Microsoft SQL Server Integration Services (SSIS) is really a great tool in my opinion. Based on my experience to date using it (pre-SQL 2005 release, with the first CTP in the first quarter of 2005 me and an colleague Tom Davis were doing “Tech Nights” at Software Architects, now Sogeti…wow I’ve used it six years now I guess), it’s solid, and a substantial improvement over DTS. Is it what we want it to be yet? Probably not, but it will get there someday and hopefully be as feature-rich as the other popular ETL tools. One thing that it allows the practitioner to do is various type of customization, either with the script task, script component, custom component, custom assemblies, or programming the API directly. This is a good thing and a bad thing. Bad because many experienced ETL developers subscribe to the “hands off the keyboard” approach to ETL; this rules out coding of any kind. There are various reasons for this that I will neither argue nor hash out here, but suffice it to say that traditional data warehouse folks who used the tools for many years relied many on delivered tasks and components and did not look to code and customize as a general rule. Good, on the other hand, because if the particular tool is not available…just build it!

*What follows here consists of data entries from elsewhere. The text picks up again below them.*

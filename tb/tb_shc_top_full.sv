// tb_shc_top_full: full-size run of the top level with every parameter at
// its default, so the CPU executes the built-in ROM program: four
// accumulators add 2, 4, 8 and 16 and are written to ports A-D, then a jump
// back to address 0. One loop is 4 x (10 + 6) + 6 = 70 clocks after the
// 3-clock power-up fetch.
//
// For N_LOOPS loops the bench checks, at the exact clock each instruction
// should end: that a port still holds the old value after its ADD and holds
// the new value after its OUT, and that the address bus shows 1 (the opcode
// at 0 has just been fetched) after
// the jump. It also checks that each port changes exactly once per loop,
// and that the 16-bit register bank and ALU are wired up (one load, one
// add) in the same instance. The single-accumulator CPU runs its built-in
// program alongside; its first 200 output values (80, 85, 95, 90, then +10
// and -5 in turn) are checked with the clock at which each appears, and
// so are the first 200 values (1, 2, 3, ...) of the simple CPU.
// The behaviour checked is the design's; the random stimulus, the
// reference model and the run lengths are this bench's choice.
module tb_shc_top_full;
  localparam int N_LOOPS = 300;
  localparam int LOOP    = 4 * (shc_pkg::CYC_IMM + shc_pkg::CYC_OUT) + shc_pkg::CYC_JMP;

  logic            clk = 1'b0, rst = 1'b1;
  logic [7:0]      address;
  logic [7:0][7:0] port_in, port_out;
  logic [7:0]      port_oe;
  logic [7:0]      m2_d, m2_ab, m2_portaOP, m2_S;
  logic [11:0]     m1_CU;
  logic [7:0]      m1_PROG, m1_portaOP, m1_S;
  logic [2:0]      m1_AB;
  logic [15:0]     m4_d, m4_regx, m4_regy, m4_x, m4_y, m4_aluout;
  logic [3:0]      m4_ld;
  logic [1:0]      m4_selx, m4_sely, m4_fn;
  logic            m4_cin, m4_const1, m4_enablex, m4_compy;
  logic            m4_cout, m4_zflag, m4_nflag, m4_ovflag;

  int checks = 0, failures = 0;

  shc_top dut (
    .CLK(clk), .RST(rst), .ADDRESS(address),
    .port_in(port_in), .port_out(port_out), .port_oe(port_oe),
    .m2_d(m2_d), .m2_ab(m2_ab), .m2_portaOP(m2_portaOP), .m2_S(m2_S),
    .m1_CU(m1_CU), .m1_PROG(m1_PROG), .m1_AB(m1_AB), .m1_portaOP(m1_portaOP), .m1_S(m1_S),
    .m4_d(m4_d), .m4_ld(m4_ld), .m4_selx(m4_selx), .m4_sely(m4_sely),
    .m4_regx(m4_regx), .m4_regy(m4_regy),
    .m4_x(m4_x), .m4_y(m4_y), .m4_cin(m4_cin), .m4_const1(m4_const1),
    .m4_enablex(m4_enablex), .m4_compy(m4_compy), .m4_fn(m4_fn),
    .m4_aluout(m4_aluout), .m4_cout(m4_cout), .m4_zflag(m4_zflag),
    .m4_nflag(m4_nflag), .m4_ovflag(m4_ovflag)
  );

  always #5 clk = ~clk;

  initial begin
    repeat (N_LOOPS * LOOP + 100) @(posedge clk);
    failures++;
    $display("watchdog expired");
    $display("TB_RESULT checks=%0d failures=%0d", checks, failures);
    $finish;
  end

  // count value changes on each port
  int         n_change [4];
  logic [7:0] prev [4];
  always @(posedge clk) begin
    for (int k = 0; k < 4; k++) begin
      if (!rst && port_out[k] !== prev[k]) n_change[k]++;
      prev[k] <= port_out[k];
    end
  end

  // ---------------- single-accumulator CPU, built-in program ----------------
  localparam int N2 = 200;
  int         n2_strobe [8];
  int         n2_chg = 0;
  int         t2_chg [N2];
  logic [7:0] v2_chg [N2];
  logic [7:0] m2_prev = 8'h00;
  int         cyc2 = 0;
  initial for (int k = 0; k < 8; k++) n2_strobe[k] = 0;
  always @(posedge clk) if (!rst) begin
    cyc2 <= cyc2 + 1;
    for (int k = 0; k < 8; k++) if (m2_S[k]) n2_strobe[k]++;
  end
  always @(negedge clk) if (!rst) begin
    if (m2_portaOP != m2_prev && n2_chg < N2) begin
      t2_chg[n2_chg] = cyc2; v2_chg[n2_chg] = m2_portaOP; n2_chg++;
    end
    m2_prev = m2_portaOP;
  end

  // ---------------- simple CPU, built-in program ----------------
  localparam int N1 = 200;
  int         n1_strobe [8];
  int         n1_chg = 0;
  int         t1_chg [N1];
  logic [7:0] v1_chg [N1];
  logic [7:0] m1_prev = 8'h00;
  initial for (int k = 0; k < 8; k++) n1_strobe[k] = 0;
  always @(posedge clk) if (!rst) for (int k = 0; k < 8; k++) if (m1_S[k]) n1_strobe[k]++;
  always @(negedge clk) if (!rst) begin
    if (m1_portaOP != m1_prev && n1_chg < N1) begin
      t1_chg[n1_chg] = cyc2; v1_chg[n1_chg] = m1_portaOP; n1_chg++;
    end
    m1_prev = m1_portaOP;
  end

  // 1, 2, 3, ...: first after 3 + 10 + 3 clocks, then one loop (22) apart
  task automatic check_m1();
    checks++;
    if (n1_chg != N1) begin failures++; $display("FAIL m1 port changed %0d times", n1_chg); end
    for (int i = 0; i < n1_chg; i++) begin
      checks += 2;
      if (v1_chg[i] !== 8'(i + 1) || t1_chg[i] != 16 + 22 * i) begin
        failures++;
        $display("FAIL m1 change %0d: %0d at clock %0d, expected %0d at %0d", i, v1_chg[i], t1_chg[i], 8'(i + 1), 16 + 22 * i);
      end
    end
    for (int k = 1; k < 8; k++)
      if (k != 6) begin
        checks++;
        if (n1_strobe[k] == 0) begin failures++; $display("FAIL simple CPU strobe S%0d never fired", k); end
      end
  endtask

  // 80, 85, 95, 90, then +10 / -5; 16 clocks apart, 28 across the jump
  task automatic check_m2();
    logic [7:0] ev;
    int         et;
    checks++;
    if (n2_chg != N2) begin failures++; $display("FAIL m2 port changed %0d times", n2_chg); end
    ev = 8'd80; et = 16;
    for (int i = 0; i < n2_chg; i++) begin
      if (i > 0) begin
        case (i)
          1: ev = ev ^ 8'd5;
          2: ev = ev + 8'd10;
          3: ev = ev - 8'd5;
          default: ev = (i % 2 == 0) ? ev + 8'd10 : ev - 8'd5;
        endcase
        et = et + ((i >= 4 && i % 2 == 0) ? 28 : 16);
      end
      checks += 2;
      if (v2_chg[i] !== ev || t2_chg[i] != et) begin
        failures++;
        $display("FAIL m2 change %0d: %0d at clock %0d, expected %0d at %0d", i, v2_chg[i], t2_chg[i], ev, et);
      end
    end
  endtask

  task automatic check(string what, logic [15:0] got, logic [15:0] exp, int loop);
    checks++;
    if (got !== exp) begin
      failures++;
      if (failures < 20)
        $display("FAIL loop %0d %s: got %0h expected %0h", loop, what, got, exp);
    end
  endtask

  initial begin
    logic [7:0] step [4];
    step[0] = 8'd2; step[1] = 8'd4; step[2] = 8'd8; step[3] = 8'd16;
    port_in = '0;
    m4_d = 16'd1234; m4_ld = 4'b0100; m4_selx = 2'd2; m4_sely = 2'd2;
    m4_x = 16'd35425; m4_y = 16'd2144; m4_cin = 0; m4_const1 = 0;
    m4_enablex = 1; m4_compy = 0; m4_fn = 2'd0;
    for (int k = 0; k < 4; k++) begin n_change[k] = 0; prev[k] = 0; end
    repeat (3) @(posedge clk);
    @(negedge clk) rst = 1'b0;
    m4_ld = 4'b0;
    repeat (shc_pkg::CYC_FETCH) @(posedge clk);
    #1 check("start address", 16'(address), 16'h01, 0);
    for (int i = 1; i <= N_LOOPS; i++) begin
      for (int k = 0; k < 4; k++) begin
        repeat (shc_pkg::CYC_IMM) @(posedge clk);
        #1 check($sformatf("port %0d before OUT", k), 16'(port_out[k]), 16'(8'((i - 1) * step[k])), i);
        repeat (shc_pkg::CYC_OUT) @(posedge clk);
        #1 check($sformatf("port %0d after OUT", k), 16'(port_out[k]), 16'(8'(i * step[k])), i);
      end
      repeat (shc_pkg::CYC_JMP) @(posedge clk);
      #1 check("address after JMP", 16'(address), 16'h01, i);
      check("port_oe", 16'(port_oe), 16'hFF, i);
    end
    for (int k = 0; k < 4; k++)
      check($sformatf("port %0d change count", k), 16'(n_change[k]), 16'(N_LOOPS), N_LOOPS);
    check("regsel readback", m4_regx, 16'd1234, 0);
    check("alu16 add", m4_aluout, 16'd37569, 0);
    check_m2();
    check_m1();
    $display("loops=%0d cycles/loop=%0d port changes=%0d/%0d/%0d/%0d",
             N_LOOPS, LOOP, n_change[0], n_change[1], n_change[2], n_change[3]);
    $display("TB_RESULT checks=%0d failures=%0d", checks, failures);
    $finish;
  end
endmodule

Imagine for a moment a process that requires you to create 500 data flows, either individual text file source to database destination, or database table to text file. How would you split it up to manage it? 50 packages with ten flows? 100 packages with five? Or maybe one package with 500? You get the picture, and it’s not pretty. Not only that, but after you build it, try managing it right? Sounds like a nightmare to me. I’m going to show you a way to create all of this functionality in a single package, and you never need to map a column or drag a connection one. All of the transformations are handled, all of the data types and string lengths taken care of, all built dynamically and parameter-driven by a set of database tables. Sweet!
This series - Dynamic SSIS Packages- is about programming the SSIS Application Programming Interface, or API. I thought about sending this off to SQLServerCentral, one of these online tech magazines, or some of the other outlet, but if you follow me at all, you know that I gave up on those sites and just post my stuff here. To my knowledge, there isn’t a tutorial on this out on the web, or a series of any kind yet, so that’s one reason that I wanted to put this together…maybe there is, but I thought that I would write this nevertheless with the hopes of helping someone out as well as learning more about it myself. Thanks much to Kenny Chung – a senior database developer from Dallas who created the particular concept and code in DTS and SSIS whom I worked with at Alcon – for letting me “take over” the code so to speak. Kenny is a great programmer and a good friend and I appreciate his insight and creativeness in building the processes that I will demonstrate in this series. These packages are truly “dynamic” in nature.
Here’s what I will blog about in this series in the coming weeks:
1. Introduction (this post)
2. Database design and setup
3. Database to a flat file
4. Flat file a database
5. A in-depth look at the code
I may have more or less so we’ll see how it goes. What I want to do right off (after design and setup), however, is get the code out for you to get it installed. After we have it up and running, then we’ll look at it closer to see what’s happening. I hate to do a step-by-step but leave out being able to actually see something happen, so I’ll give this method a try and you can let me know how it works for you.
My obligatory caveat: I do not recommend using custom API packages unless 1) there is a great need for customization, or 2) it substantially makes a series of tasks easier to manage. It is also nice to have someone in the department familiar with vb.net or c# code as well; you would not be advised to code something like this without someone available to debug or modify.
About ten years ago, I worked a SQL Server gig at Jobs.com. A co-worker there mentioned something one day about “Knowledge is Power”, but a few years ago I came up with my own saying, and that is “Sharing is Power”. Jobs.com actually went out of business (gee I wonder why) and the domain is now owned by Monster I believe. With that kind of thinking in the IT shop, go figure eh? Anyway, I look forward to sharing this concept, and while it’s not proprietary or new, I hope to present in such a way that you can gain a better understanding about this great gift of the SSIS API to create your own custom packages.